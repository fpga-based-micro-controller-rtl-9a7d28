// tb_vmcore_cu: self-checking test of the control unit.
// For every instruction of the table the decoded control word is compared
// with the expected operation, destination, flag updates and PC source
// written here from the instruction definitions. It also checks the
// machine-cycle strobe period, the skip decisions of DSZ/TBSS/TBSC, the 4-
// and 2-cycle address-register loads, interrupt acceptance and its blocking
// cases, and the SFR strobes (we_n only inside the cycle).
module tb_vmcore_cu;
  import vmcore_pkg::*;
  import vmcore_asm_pkg::*;
  logic        clk = 0, rst_n = 0;
  logic [15:0] ir = '0;
  logic        alu_z = 0, sf = 0, irq_rx = 0, irq_tx = 0, irq_madm = 0;
  logic [7:0]  intcr = '0;
  ctrl_t       ctrl;
  seq_t        seq;
  logic        mc_en, sfr_ce_n, sfr_oe_n, sfr_we_n, sfr_drive;
  logic [1:0]  step;
  int checks = 0, failures = 0;

  vmcore_cu #(.CLK_PER_MC(5)) dut (.*);

  always #5 clk = ~clk;

  task automatic check(input bit ok, input string what);
    checks++;
    if (!ok) begin failures++; if (failures < 20) $display("FAIL: %s", what); end
  endtask

  // expected: ALU op, destination (0 none, 1 A, 2 Rn, 3 R0, 4 indirect), C, Z
  task automatic expect_op(opc_e o, alu_op_e eop, int dest, bit ec, bit ez);
    ir = i_op(o, 8'h21);
    #1;
    check(ctrl.alu_op == eop, $sformatf("%s: ALU op %s", o.name(), ctrl.alu_op.name()));
    check(ctrl.fr_we == (dest != 0), $sformatf("%s: FR write %0d", o.name(), ctrl.fr_we));
    if (dest == 1) check(ctrl.wa_sel == WA_ACC, $sformatf("%s: destination A", o.name()));
    if (dest == 2) check(ctrl.wa_sel == WA_IRL, $sformatf("%s: destination Rn", o.name()));
    if (dest == 3) check(ctrl.wa_sel == WA_R0,  $sformatf("%s: destination R0", o.name()));
    check(ctrl.c_we == ec && ctrl.z_we == ez, $sformatf("%s: flags C%0d Z%0d", o.name(), ctrl.c_we, ctrl.z_we));
    check(seq.fetch_sel == FETCH_PC && !ctrl.hold && !seq.bubble, $sformatf("%s: sequential", o.name()));
  endtask

  initial begin : watchdog
    #1ms;
    failures++;
    $display("TB_RESULT checks=%0d failures=%0d", checks, failures);
    $finish;
  end

  int last_mc = -1, mc_bad = 0, n_mc = 0;
  always @(posedge clk) if (rst_n && mc_en) begin
    if (last_mc >= 0 && $time - last_mc != 50) mc_bad++;
    last_mc = $time;
    n_mc++;
  end

  initial begin
    int cyc;
    repeat (2) @(posedge clk);
    rst_n = 1;
    // ------------------------------------------------------- decoding
    expect_op(OP_MOV_A_RN,   ALU_PASS, 1, 0, 1);
    expect_op(OP_MOV_A_IMM,  ALU_PASS, 1, 0, 1);
    check(ctrl.b_sel == BMUX_IMM, "MOV A,#: immediate operand");
    expect_op(OP_MOV_R0_IMM, ALU_PASS, 3, 0, 1);
    expect_op(OP_CLR,        ALU_ZERO, 2, 0, 1);
    expect_op(OP_MOV_RN_IR2, ALU_PASS, 2, 0, 0);
    check(ctrl.ra_sel == RA_R2_RAM, "MOV Rn,(R2) reads System RAM at R2");
    expect_op(OP_MOV_IR2_RN, ALU_PASS, 4, 0, 0);
    check(ctrl.wa_sel == WA_R2_RAM, "MOV (R2),Rn writes System RAM at R2");
    expect_op(OP_MOV_RN_IR1A, ALU_PASS, 2, 0, 1);
    check(ctrl.ra_sel == RA_R1A, "MOV Rn,(R1+A) source");
    expect_op(OP_ADD_A_RN,  ALU_ADD, 1, 1, 1);
    expect_op(OP_ADDC_A_RN, ALU_ADC, 1, 1, 1);
    expect_op(OP_ADD_RN_A,  ALU_ADD, 2, 1, 1);
    expect_op(OP_SUB_A_RN,  ALU_SUB, 1, 1, 1);
    expect_op(OP_SUBC_RN_A, ALU_SBC, 2, 1, 1);
    expect_op(OP_CMP_A_IMM, ALU_SUB, 0, 1, 1);
    expect_op(OP_INC,       ALU_INC, 2, 0, 1);
    check(ctrl.a_sel == AMUX_DOUT, "INC operates on Rn");
    expect_op(OP_DEC,       ALU_DEC, 2, 0, 1);
    expect_op(OP_AND_A_IMM, ALU_AND, 1, 0, 1);
    expect_op(OP_OR_A_RN,   ALU_OR,  1, 0, 1);
    expect_op(OP_XOR_A_RN,  ALU_XOR, 1, 0, 1);
    expect_op(OP_NOT,       ALU_NOT, 2, 0, 1);
    expect_op(OP_ROL,       ALU_ROL, 2, 1, 1);
    expect_op(OP_ROR,       ALU_ROR, 2, 1, 1);
    expect_op(OP_NOP,       ALU_PASS, 0, 0, 0);
    expect_op(OP_MOV_RN_AR0, ALU_PASS, 2, 0, 0);
    check(ctrl.b_sel == BMUX_DBUS && ctrl.sfr_rd && !ctrl.ar0_inc && !ctrl.addr_ar1, "MOV Rn,(AR0)");
    expect_op(OP_MOV_RN_AR0I, ALU_PASS, 2, 0, 0);
    check(ctrl.sfr_rd && ctrl.ar0_inc, "MOV Rn,(AR0+1)");
    expect_op(OP_MOV_RN_AR1, ALU_PASS, 2, 0, 0);
    check(ctrl.sfr_rd && ctrl.ar1_shift && ctrl.addr_ar1, "MOV Rn,(AR1<<BF)");
    expect_op(OP_MOV_AR0IM_RN, ALU_PASS, 0, 0, 0);
    check(ctrl.sfr_wr && ctrl.ar0_inc && !ctrl.sfr_rd, "MOV (AR0+1),Rn");
    ir = i_op(OP_CWDT); #1; check(ctrl.wdt_clr, "CWDT clears the watchdog");
    // control flow
    ir = i_call(14'h123); #1;
    check(seq.fetch_sel == FETCH_ABS && seq.push, "CALL pushes and jumps");
    ir = i_goto(14'h055); #1;
    check(seq.fetch_sel == FETCH_ABS && !seq.push, "GOTO jumps");
    ir = i_op(OP_RET); #1;
    check(seq.fetch_sel == FETCH_PULL && ctrl.pull && !ctrl.ien_set, "RET pulls");
    ir = i_op(OP_RETI); #1;
    check(seq.fetch_sel == FETCH_PULL && ctrl.pull && ctrl.ien_set, "RETI pulls and sets IEN");
    // bit group and skips
    ir = i_bit(BOP_SETB, 3'd5, 8'h30); #1;
    check(ctrl.alu_op == ALU_SETB && ctrl.fr_we && !seq.bubble, "SETB");
    ir = i_bit(BOP_CLRB, 3'd5, 8'h30); #1;
    check(ctrl.alu_op == ALU_CLRB && ctrl.fr_we, "CLRB");
    ir = i_bit(BOP_LDBF, 3'd1, 8'h30); #1;
    check(ctrl.bf_we && !ctrl.fr_we, "LDBF");
    ir = i_bit(BOP_TBSS, 3'd1, 8'h30); sf = 1; #1; check(seq.bubble, "TBSS skips on 1");
    sf = 0; #1; check(!seq.bubble, "TBSS runs on 0");
    ir = i_bit(BOP_TBSC, 3'd1, 8'h30); #1; check(seq.bubble, "TBSC skips on 0");
    sf = 1; #1; check(!seq.bubble, "TBSC runs on 1");
    ir = i_op(OP_DSZ, 8'h30); alu_z = 1; #1; check(seq.bubble && ctrl.alu_op == ALU_DEC && ctrl.fr_we, "DSZ skips at zero");
    alu_z = 0; #1; check(!seq.bubble, "DSZ runs on non-zero");
    // ------------------------------------------------------ interrupts
    intcr = 8'h03; irq_rx = 1;
    ir = i_op(OP_ADD_A_RN, 8'h30); #1;
    check(seq.int_taken && seq.fetch_sel == FETCH_INT && seq.push && seq.ien_clr, "interrupt taken");
    intcr = 8'h02; #1; check(!seq.int_taken, "no interrupt with IEN clear");
    intcr = 8'h01; #1; check(!seq.int_taken, "no interrupt with the source disabled");
    intcr = 8'h09; irq_rx = 0; irq_madm = 1; #1; check(seq.int_taken, "MADM interrupt");
    intcr = 8'h05; irq_madm = 0; irq_tx = 1; #1; check(seq.int_taken, "UART transmitter interrupt");
    ir = i_call(14'h10); #1; check(!seq.int_taken && seq.fetch_sel == FETCH_ABS, "interrupt waits during CALL");
    ir = i_op(OP_RETI); #1; check(!seq.int_taken, "interrupt waits during RETI");
    ir = i_goto(14'h123); #1;
    check(seq.int_taken && seq.push && seq.push_abs && seq.fetch_sel == FETCH_INT, "interrupt on GOTO pushes the target");
    ir = i_op(OP_ADD_A_RN, 8'h30); #1; check(seq.int_taken && !seq.push_abs, "interrupt elsewhere pushes the PC");
    ir = i_op(OP_DSZ, 8'h30); alu_z = 1; #1; check(!seq.int_taken, "interrupt waits during a skip");
    alu_z = 0; irq_tx = 0; intcr = 0;
    // ------------------------------------------- multi-cycle AR loads
    @(negedge clk);
    wait (mc_en); @(negedge clk);
    ir = i_op(OP_MOV_AR0_RN, 8'h40);
    cyc = 0;
    do begin
      @(posedge clk);
      if (mc_en) begin
        check(ctrl.ar0_load && ctrl.ar_idx == 2'(cyc), $sformatf("AR0 byte %0d", cyc));
        cyc++;
      end
    end while (!(mc_en && !ctrl.hold));
    check(cyc == 4, $sformatf("MOV AR0,Rn took %0d machine cycles", cyc));
    @(negedge clk);
    ir = i_op(OP_MOV_AR1_RN, 8'h40);
    cyc = 0;
    do begin
      @(posedge clk);
      if (mc_en) begin check(ctrl.ar1_load && ctrl.ar_idx == 2'(cyc), "AR1 byte"); cyc++; end
    end while (!(mc_en && !ctrl.hold));
    check(cyc == 2, $sformatf("MOV AR1,Rn took %0d machine cycles", cyc));
    // ------------------------------------------------------ SFR strobes
    @(negedge clk);
    ir = i_op(OP_MOV_AR0M_RN, 8'h40);
    for (int k = 0; k < 10; k++) begin
      @(posedge clk); #1;
      check(!sfr_ce_n && sfr_oe_n && sfr_drive, "write cycle: ce low, oe high, bus driven");
      check(sfr_we_n == (mc_en || dut.phase == 0), "we_n low only inside the cycle");
    end
    @(negedge clk); ir = i_op(OP_MOV_RN_AR0, 8'h40); #1;
    check(!sfr_ce_n && !sfr_oe_n && sfr_we_n && !sfr_drive, "read cycle strobes");
    @(negedge clk); ir = i_op(OP_NOP); #1;
    check(sfr_ce_n && sfr_oe_n && sfr_we_n, "flash idle");
    check(mc_bad == 0 && n_mc > 5, $sformatf("machine cycle is 5 clocks (%0d bad of %0d)", mc_bad, n_mc));
    $display("TB_RESULT checks=%0d failures=%0d", checks, failures);
    $finish;
  end
endmodule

════════════════

== About this task ==
Lines holding "name": copy each one from the records above.

== Solved problem ==
    check(ctrl.alu_op == eop, $sformatf("%s: ALU op %s", o.name(), ctrl.alu_op.name()));
    check(ctrl.fr_we == (dest != 0), $sformatf("%s: FR write %0d", o.name(), ctrl.fr_we));
    if (dest == 1) check(ctrl.wa_sel == WA_ACC, $sformatf("%s: destination A", o.name()));
    if (dest == 2) check(ctrl.wa_sel == WA_IRL, $sformatf("%s: destination Rn", o.name()));
    if (dest == 3) check(ctrl.wa_sel == WA_R0,  $sformatf("%s: destination R0", o.name()));
    check(ctrl.c_we == ec && ctrl.z_we == ez, $sformatf("%s: flags C%0d Z%0d", o.name(), ctrl.c_we, ctrl.z_we));
    check(seq.fetch_sel == FETCH_PC && !ctrl.hold && !seq.bubble, $sformatf("%s: sequential", o.name()));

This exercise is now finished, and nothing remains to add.